Flaxman’s portrait of Eleanor Porden, her most ambitious surviving painting on canvas, likely executed around 1820, beautifully captures both the sitter’s intellectual prowess and her physical fragility, as well as the vogue for classical design in Regency Britain. Eleanor is shown in repose upon an elegantly curving red-upholstered chaise longue, leaning upon a writing desk, quill in hand and poised above a sheet of writing paper. She wears a simple white muslin dress and is encircled by a filmy white voile wrap adorned with a Greek key design, looping casually over a blue-slippered foot. Atop the desk are two red leatherbound volumes—perhaps containing the sitter’s own verse—and an extraordinarily striking boat-shaped sterling inkstand embellished with acanthus leaves and containing three glass pots of translucent greenish-black ink. The table and chaise longue closely relate to pieces by Thomas Hope (1769–1831), the innovative and influential designer who helped define the Regency style. The table with its winged chimera supports closely resembles a design by Hope published in Household Furniture and Interior Decoration (London, 1807, pl. 15, fig. 2), while the chaise-longue seems to adapt a form found in the same volume (pl. 28, fig. 3).

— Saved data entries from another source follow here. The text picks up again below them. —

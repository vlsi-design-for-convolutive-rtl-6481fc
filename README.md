# Convolutive blind source separation with on-line Infomax learning

Two microphones each pick up a mix of two sources. What they hear is a
*convolutive* mix: every source reaches every sensor through its own short
filter (direct path, echoes). This RTL recovers the sources from the
sensor samples. It learns the separating filters while it runs, with no
training signal and no knowledge of the mixing.

The method is the Infomax (information maximisation) separation network. Each
output is a sum of FIR-filtered sensor signals:

    u1(t) = (W11 * x1)(t) + (W12 * x2)(t)
    u2(t) = (W21 * x1)(t) + (W22 * x2)(t)

Here `(W * x)(t) = sum_k w^k x(t-k)` is a causal FIR filter. After every
sample, each output goes through a logistic sigmoid `y = 1/(1+exp(-u))`.
The filter taps are then nudged in the direction that makes the outputs
statistically independent:

    w^k_ij  +=  mu * (1 - 2 y_i(t)) * x_j(t-k)          for every tap k
    w^0_ij  +=  mu * cofactor(w^0_ij) / det(W0)         extra term, tap 0 only

`W0` is the 2x2 matrix of zero-lag taps `w^0_ij`. The extra term is entry
(i,j) of the inverse transpose of `W0`. It keeps the outputs from collapsing
to zero, so the network cannot reach independence by shrinking everything.

The architecture follows the published structure of a CBSS chip, *VLSI Design
for Convolutive Blind Source Separation*:

- four adaptive Infomax filters;
- two small carry-save adders that form `u1` and `u2`;
- two scaling-factor modules that compute `1-2y` with a five-segment
  piecewise-linear sigmoid;
- a D-term unit that computes the inverse-transpose term.

That source does not give word lengths, coefficients, the step size, timing
or handshakes. Those parts are this design's own and are listed under
"Choices made here" below.

## Block structure

```
            x1 ──┬──────────────► W11 ──┐
                 │                      ├─ CSA ─► u1 ─► scaling factor ─► 1-2y1, mu(1-2y1) ─► W11, W12
            x2 ──┼──┬───────────► W12 ──┘
                 │  │
                 └──┼──────────► W21 ──┐
                    │                  ├─ CSA ─► u2 ─► scaling factor ─► 1-2y2, mu(1-2y2) ─► W21, W22
                    └──────────► W22 ──┘
      tap 0 of W11, W12, W21, W22 ─► D-term unit ─► mu*d_ij ─► tap-0 update of W_ij
```

| file | block |
|---|---|
| `rtl/cbss_pkg.sv` | number formats, pipeline depths, shared types |
| `rtl/cbss_top.sv` | the 2x2 network (top) |
| `rtl/infomax_filter.sv` | one adaptive FIR filter `W_ij` with its weight update |
| `rtl/cla_adder.sv` | carry-lookahead adder, used for the sum of each tap pair |
| `rtl/csa_tree.sv` | multi-operand carry-save adder |
| `rtl/scaling_factor.sv` | five-segment `1-2y` and `mu(1-2y)` |
| `rtl/dterm_unit.sv` | `mu*cofactor(w_ij)/det(W0)` |
| `rtl/seq_divider.sv` | restoring divider used by the D-term unit |

## The Infomax filter: two sample chains and a delayed update

`infomax_filter` is the hardest part to follow. Its timing decides what the
learning rule actually computes.

**Filtering path.** A new sample enters the *upper* register chain, which
holds `x(t) … x(t-5)` for six taps. Each tap multiplies its sample by its
weight. The products of taps (0,1), (2,3) and (4,5) are added in pairs by
carry-lookahead adders, and the three pair sums are registered. A carry-save
adder then adds the pair sums, and the result is registered as the filter
output at full precision (27 bits, 19 fraction bits). So the filter has two
register stages. The output appears 3 cycles after the sample: one cycle for
the chain, one for the pair sums, one for the CSA.

**Output adders.** In `cbss_top`, a two-operand `csa_tree` adds the two filter
outputs of a row. The sum is rounded down to Q5.11, saturated and registered:
`u_i` appears 4 cycles after the sample. The scaling factor module adds 2 more
cycles, so `mu(1-2y_i)` for a sample is ready **6 cycles** after that sample
(`SF_LAT` in the package).

**Learning path.** The update needs `x_j(t-k)` for the *same* sample `t` that
produced `y_i(t)`. The upper chain may have moved on by then, because up to
six newer samples can have arrived. So each filter carries every sample
through a 6-deep delay line into a second, *lower* register chain. The lower
chain shifts exactly when the matching scaling factor arrives, and an
assertion checks that the two always coincide. At that clock edge, every tap
computes:

    w^k  <=  sat( w^k + round(sf * xl[k] / 2^9) + (k == 0 ? mu*d_ij : 0) )

`sf` is `mu(1-2y_i)` in Q2.14, `xl[k]` is the lower-chain sample in Q1.7, and
the result is a Q4.12 weight.

**Consequence.** At one sample per clock, a sample is filtered with weights
that do not yet include the updates of the five samples before it. This is a
delayed-gradient form of the stochastic rule. At audio rates, with many
clocks per sample, every update has landed before the next sample arrives,
and the rule is the textbook per-sample rule.

**Rounding matters.** The update term is small: at `mu = 2^-8` a typical
update is a couple of weight LSBs. With a truncating shift, each update would
pull every weight down by half an LSB on average. In simulation, that bias
stopped separation at about 10 dB SIR. With rounding to nearest, SIR reached
about 25 dB. The `mu` scaling and the D-term output are rounded to nearest
for the same reason.

## Scaling factor: five line segments

`1-2y = 1 - 2/(1+exp(-n))` is odd-symmetric. It is approximated by five
segments `m = a*n + b`. The outer pair and the inner pair share their slopes,
and their biases have opposite signs. One multiplier and one adder therefore
serve all segments; only the selected `(a, b)` changes.

| segment | input range (n = u) | a | b |
|---|---|---|---|
| ls1 | n < -3.3125 | a1 = -0.00321 | +b1 = +0.9486 |
| ls2 | -3.3125 ≤ n < -1.5 | a2 = -0.1651 | +b2 = +0.4123 |
| ls3 | -1.5 ≤ n ≤ 1.5 | a3 = -0.44 | 0 |
| ls4 | 1.5 < n ≤ 3.3125 | a2 = -0.1651 | -b2 = -0.4123 |
| ls5 | n > 3.3125 | a1 = -0.00321 | -b1 = -0.9486 |

The segments meet at their connection points, so the curve is continuous.
The outer segments reach ±1 at the ends of the input range (|n| = 16). The
break points and values come from a minimax fit made for this design. The
largest error against the exact function is about 0.03, and the testbench
checks a 0.035 bound. They are module parameters (`C1, C2, A1, B1, A2, B2,
A3`), in Q5.11 for the break points and Q2.14 for the coefficients. Stage 1 selects the
segment; stage 2 multiplies, adds, saturates, and produces both `g = 1-2y` and
`sf = g * 2^-MU_SHIFT`. The segment used is also an output (`seg`), so a
testbench can see which segments are being exercised.

## D-term unit

For a 2x2 matrix, the cofactors are just the entries of `W0` rearranged:

    d11 = w22/det   d12 = -w21/det   d21 = -w12/det   d22 = w11/det
    det = w11*w22 - w12*w21

The unit computes these values in order:

1. A determinant circuit forms `det`. It uses two multipliers and a
   subtractor, and registers the result together with the four cofactors.
2. A restoring divider forms one reciprocal, `2^36/|det|`. It produces one
   quotient bit per clock, 37 cycles in all. The result saturates to Q12.12,
   and the sign is then restored.
3. Four multipliers scale the cofactors by the reciprocal. Each result is
   shifted by `2^-(12+MU_SHIFT)`, rounded and saturated to the weight
   format.

The unit runs continuously: it snapshots `W0`, produces `mu*d` **41 cycles**
later, and starts again. The filters use the latest result. At one sample per
clock, the inverse is therefore up to about 80 samples old. When samples are
at least about 85 cycles apart, it always belongs to the weights left by the
previous sample. One divider that is reused is far smaller than four
dividers. Because `W0` changes by only about `mu` per sample, a slightly old
inverse does no harm.

`valid` goes high with the first result after reset. The top only enables
learning (`learning` output) once `adapt_en` is high and `valid` is high. A
singular `W0` gives the largest reciprocal instead of an error.

## Number formats

| signal | width | format | range |
|---|---|---|---|
| sensor sample x | 8 | Q1.7 | [-1, 1) |
| tap weight w | 16 | Q4.12 | [-8, 8), saturating |
| filter output u_ij | 27 | 19 fraction bits | exact |
| network output u_i | 16 | Q5.11 | [-16, 16), saturating |
| 1-2y and mu(1-2y) | 16 | Q2.14 | [-2, 2) |
| mu*d_ij | 16 | Q4.12 | saturating |
| 1/det | 24 | Q12.12 | saturating |

The step size is `mu = 2^-MU_SHIFT`, default `2^-8`, so all `mu`
multiplications are shifts. The filters reset to the identity: tap 0 of
`W11` and `W22` is 1.0, and every other tap is 0.

## Interface and timing of `cbss_top`

| port | dir | meaning |
|---|---|---|
| `clk`, `rst_n` | in | clock; asynchronous active-low reset |
| `adapt_en` | in | 1 = learn, 0 = freeze the weights |
| `x_valid`, `x1`, `x2` | in | one sensor sample pair, at most one per clock |
| `u_valid`, `u1`, `u2` | out | separated outputs, 4 cycles after the sample |
| `g_valid`, `g1`, `g2`, `seg1`, `seg2` | out | `1-2y_i` and its segment, 6 cycles after the sample |
| `learning` | out | weight updates are being applied |
| `dterm_done` | out | pulses on each D-term refresh |
| `w[i][j][k]` | out | every tap weight (for observation or read-out) |

There is no back-pressure; every stage has a fixed latency.

Parameters: `TAPS` (default 6, must be even) and `MU_SHIFT` (default 8, at
least 1). Other word lengths are set in `cbss_pkg`. The PWL coefficients are
parameters of `scaling_factor`.

## Choices made here (not in the source description)

- All word lengths and fixed-point formats. Only the 8-bit sample width
  follows the source's simulation waveforms.
- The step size, the identity start, and rounding to nearest in the update,
  the `mu` scaling and the D-term.
- The PWL break points and coefficients, and ending the outer segments at
  ±1 at the edge of the input range.
- The exact form of the learning rule. The source says "Infomax stochastic
  learning rules" and gives the D-term formula; the per-tap rule above is the
  standard Infomax rule for a feedforward convolutive network.
- The handshake (valid strobes), all pipeline registers beyond those drawn
  in the filter (after the pair adders and after the CSA), the 6-deep delay
  line that feeds the lower chain, and the delayed-gradient behaviour that
  follows from it.
- How the D-term unit is built: a shared sequential divider, continuous
  refresh, saturation on a singular `W0`. The 4-bit group organisation of
  the carry-lookahead adder. The linear 3:2 compressor array in the
  carry-save adder.
- Learning waits for the first D-term result; `adapt_en` freezes learning.

The source reports a 90-nm ASIC at 100 MHz. This RTL has not been
synthesised to a cell library. The critical path is the tap multiplier plus
the pair adder, or the multiply-add of the weight update. Whether that meets
10 ns in a given process is not known.

## Verification

Every testbench is self-checking. Each prints
`TB_RESULT checks=N failures=M` and has a watchdog.

| testbench | what it checks |
|---|---|
| `tb/tb_cla_adder.sv` | against `+`, corner and random operands, widths 25 and 16 |
| `tb/tb_csa_tree.sv` | 2, 3 and 5 operands against a plain sum, signed extremes |
| `tb/tb_scaling_factor.sv` | segment, `g`, `sf` against a reference, the 0.035 error bound against the exact sigmoid, continuity at the connection points, 2-cycle latency, all five segments used |
| `tb/tb_dterm_unit.sv` | `mu*d_ij` against a reference inverse transpose for identity, random, negative-determinant, singular and saturating matrices; the 41-cycle refresh; `valid` after reset |
| `tb/tb_infomax_filter.sv` | cycle-by-cycle reference model of both chains and all weights, random gaps and back-to-back samples, random scaling factors, D-terms and update enables, weight saturation; `u` and its 3-cycle latency |
| `tb/tb_cbss_top.sv` | whole network at default parameters. An algorithmic per-sample model predicts `u`, `g`, segments and all 24 weights for 5000 learning samples; then one sample per clock with frozen weights (full throughput, exact outputs); then learning at one sample per clock. Counts that learning waited for the D-term, D-term refreshes, all five segments, updates, frozen and back-to-back samples |
| `tb/tb_cbss_separation.sv` | separation quality. Two Laplacian sources, convolutive mixing with cross-paths `0.3 z^-1 + 0.1 z^-2`, 300 000 learning samples at one per clock, then frozen. The output SIR is estimated from the output/source cross-correlations over 10 lags. Requires at least 12 dB gain over the sensors; typically 25 dB against 5.4 dB |

Simulating one, for example the whole network:

```
verilator --binary --timing --assert -Irtl -y rtl rtl/cbss_pkg.sv \
          rtl/cbss_top.sv tb/tb_cbss_top.sv --top-module tb_cbss_top -Mdir obj -o sim
./obj/sim
```

`-y rtl` lets verilator find the submodules by file name. Every testbench
runs in under a few seconds.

Although classical vases appear beside the sitters of many British portraits of the period, as in Sir Martin Archer Shee’s portrait of Hope’s wife Louisa (1807, private collection), the one in the present portrait seems less a fashionable bit of classical capriccio and more a mark of erudition. In form and embellishment it closely resembles the Medici Vase, many copies of which could be found in England in the early nineteenth century. However, the frieze running across the body of the vase substitutes the Sacrifice of Iphigenia on the Medici Vase for the procession of a bull towards a sacrificial altar, a subject found on the antique vase in the garden at Holland House which was among the inspirations for John Keats’ Ode on a Grecian Urn, first published in 1819. Such resonances, and the theme of ut pictura poesis (as is painting, so is poetry) explored by Keats, would have been evident both to the painter and to her sitter, whose Romantic spirit is likewise reflected in the wild twilight landscape visible beyond the red-draped window.